The problem we were solving

We at Badoo are developing a dating app. In fact, these are several applications, each of which operates on several platforms ( iOS , Android , Mobile Web , Desktop Web ), and several teams work on them.

In the development, we use hundreds of different icons. Some are the same in every application, others correspond to a particular brand. Sometimes the design changes, and the icons change with it: new ones appear, some are updated, some are deleted (but often remain in the code base).

Icons are created and maintained by our design team, and when the icons are ready for work, designers usually send them by email, chat or cloud. This not only took time, but also often led to errors. To be honest, there were errors every time (we are all people): sometimes the icons were updated on one platform, but not updated on another, sometimes they disappeared or did not match the format or size. Therefore, designers and developers were forced to be in constant contact; the developers exported the icons directly from the Sketch file, and they were added to the code base, but no checks were made for similar icons available for reuse in the database. I’m sure you understand what I’m talking about.

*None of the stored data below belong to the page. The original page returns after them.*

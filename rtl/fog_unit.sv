// FoG unit: the programmed logical operation that combines the latched F and
// G values of a cell into the one-bit S-CNN result of a ramp step.
//
// The operation is any two-input Boolean function, given as a 4-bit truth
// table tt broadcast from the active program bank: y = tt[{f, g}]. The exact
// encoding of the "composition logic function" is this design's choice; the
// program banks are described as holding it next to the F and G tables.
// Purely combinational.
module fog_unit (
  input  logic       f,
  input  logic       g,
  input  logic [3:0] tt,
  output logic       y
);
  always_comb y = tt[{f, g}];
endmodule
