// Testbench for fog_unit: every truth table against every (f, g) pair, with
// the expected value written out as the Boolean function the table names.
module tb_fog_unit;
  logic f, g, y;
  logic [3:0] tt;
  int checks = 0, failures = 0;

  fog_unit dut (.*);

  initial begin
    #100000;
    failures++;
    $display("TB_RESULT checks=%0d failures=%0d", checks, failures);
    $finish;
  end

  initial begin
    logic exp;
    for (int t = 0; t < 16; t++) begin
      for (int a = 0; a < 4; a++) begin
        tt = 4'(t); f = a[1]; g = a[0];
        #1;
        // minterm form: bit0 = !f&!g, bit1 = !f&g, bit2 = f&!g, bit3 = f&g
        exp = (tt[0] & !f & !g) | (tt[1] & !f & g) | (tt[2] & f & !g) | (tt[3] & f & g);
        checks++; if (y !== exp) begin failures++; $display("FAIL tt=%b f=%b g=%b", tt, f, g); end
      end
    end
    // named functions
    tt = 4'b1000; f = 1; g = 1; #1; checks++; if (y !== 1'b1) failures++;   // AND
    tt = 4'b0110; f = 1; g = 1; #1; checks++; if (y !== 1'b0) failures++;   // XOR
    $display("TB_RESULT checks=%0d failures=%0d", checks, failures);
    $finish;
  end
endmodule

We at Badoo have a design system called Cosmos, and recently we introduced a multi-platform (Mobile Web, Android, and iOS) token library . In fact, now design changes (for example, the appearance of the button border, page background color, title size, or animation duration in the pop-up window) can be described using a set of parameters, which is then automatically exported and used in all applications on all platforms.

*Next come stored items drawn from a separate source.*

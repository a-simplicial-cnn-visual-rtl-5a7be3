// Integration counter: accumulates the FoG bit over a program cycle.
//
// Cleared by clear at the start of a program cycle; on every fog_strobe it
// adds the FoG bit. A program cycle has 256 ramp steps but the result is an
// 8-bit value, so the count saturates at 2^DW - 1 (this design's choice).
// The count is later copied into the state register X.
//
// Timing: count is updated on the clock edge at which clear or fog_strobe is
// high; clear wins.
module integ_counter #(
  parameter int DW = 8
) (
  input  logic          clk,
  input  logic          rst_n,
  input  logic          clear,
  input  logic          fog_strobe,
  input  logic          bit_in,
  output logic [DW-1:0] count
);
  always_ff @(posedge clk or negedge rst_n) begin
    if (!rst_n)                                     count <= '0;
    else if (clear)                                 count <= '0;
    else if (fog_strobe && bit_in && (count != '1)) count <= count + 1'b1;
  end
endmodule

Our solution, which allows us to transform design ideas (for example, changing colors) into a functioning code in a short time, impressed our product managers and designers equally. Therefore, their next question (and at the same time the task) was: “Is it possible to do something similar for resources?” We answered: “Yes, it is possible (probably) .

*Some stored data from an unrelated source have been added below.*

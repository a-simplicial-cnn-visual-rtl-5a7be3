// Testbench for integ_counter: random FoG bits against a software count,
// saturation at 255 and clear.
module tb_integ_counter;
  logic clk = 0, rst_n = 0, clear = 0, fog_strobe = 0, bit_in = 0;
  logic [7:0] count;
  int checks = 0, failures = 0, saturated = 0;
  always #5 clk = ~clk;

  integ_counter #(.DW(8)) dut (.*);

  initial begin
    repeat (20000) @(posedge clk);
    failures++;
    $display("TB_RESULT checks=%0d failures=%0d", checks, failures);
    $finish;
  end

  initial begin
    int exp;
    repeat (2) @(posedge clk);
    rst_n = 1;
    for (int run = 0; run < 20; run++) begin
      @(negedge clk); clear = 1; @(negedge clk); clear = 0;
      exp = 0;
      checks++; if (count !== 8'd0) failures++;
      for (int s = 0; s < 300; s++) begin
        fog_strobe = (run < 3) || (($urandom % 4) != 0);
        bit_in = (run < 3) ? 1'b1 : 1'($urandom);
        @(negedge clk);
        if (fog_strobe && bit_in && exp < 255) exp++;
        checks++; if (count !== 8'(exp)) begin failures++; $display("FAIL count=%0d exp=%0d", count, exp); end
      end
      fog_strobe = 0;
      if (exp == 255) saturated++;
    end
    checks++; if (saturated == 0) failures++;
    $display("TB_RESULT checks=%0d failures=%0d", checks, failures);
    $finish;
  end
endmodule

I must admit that at first we acted blindly. We had several ideas, but considering all the restrictions, we were not sure that they would work. We decided to start with MVP, but everything went so well that the project became our final product with all the necessary functions.


The requirements for the MVP project were clear: a tool that would receive a Sketch file at the input and output all the icons in all the formats we needed and support icon variations for A / B tests.

The difficulty was that the same icon has different parameters (color, shape) depending on the brand. Below are a few icons for our applications. As you can see, some are absolutely identical, others differ in a number of parameters, and still others have nothing in common.

Please note that the colors used in the icons are not just colors: they exactly correspond to the brand colors and specific features indicated in the tokens .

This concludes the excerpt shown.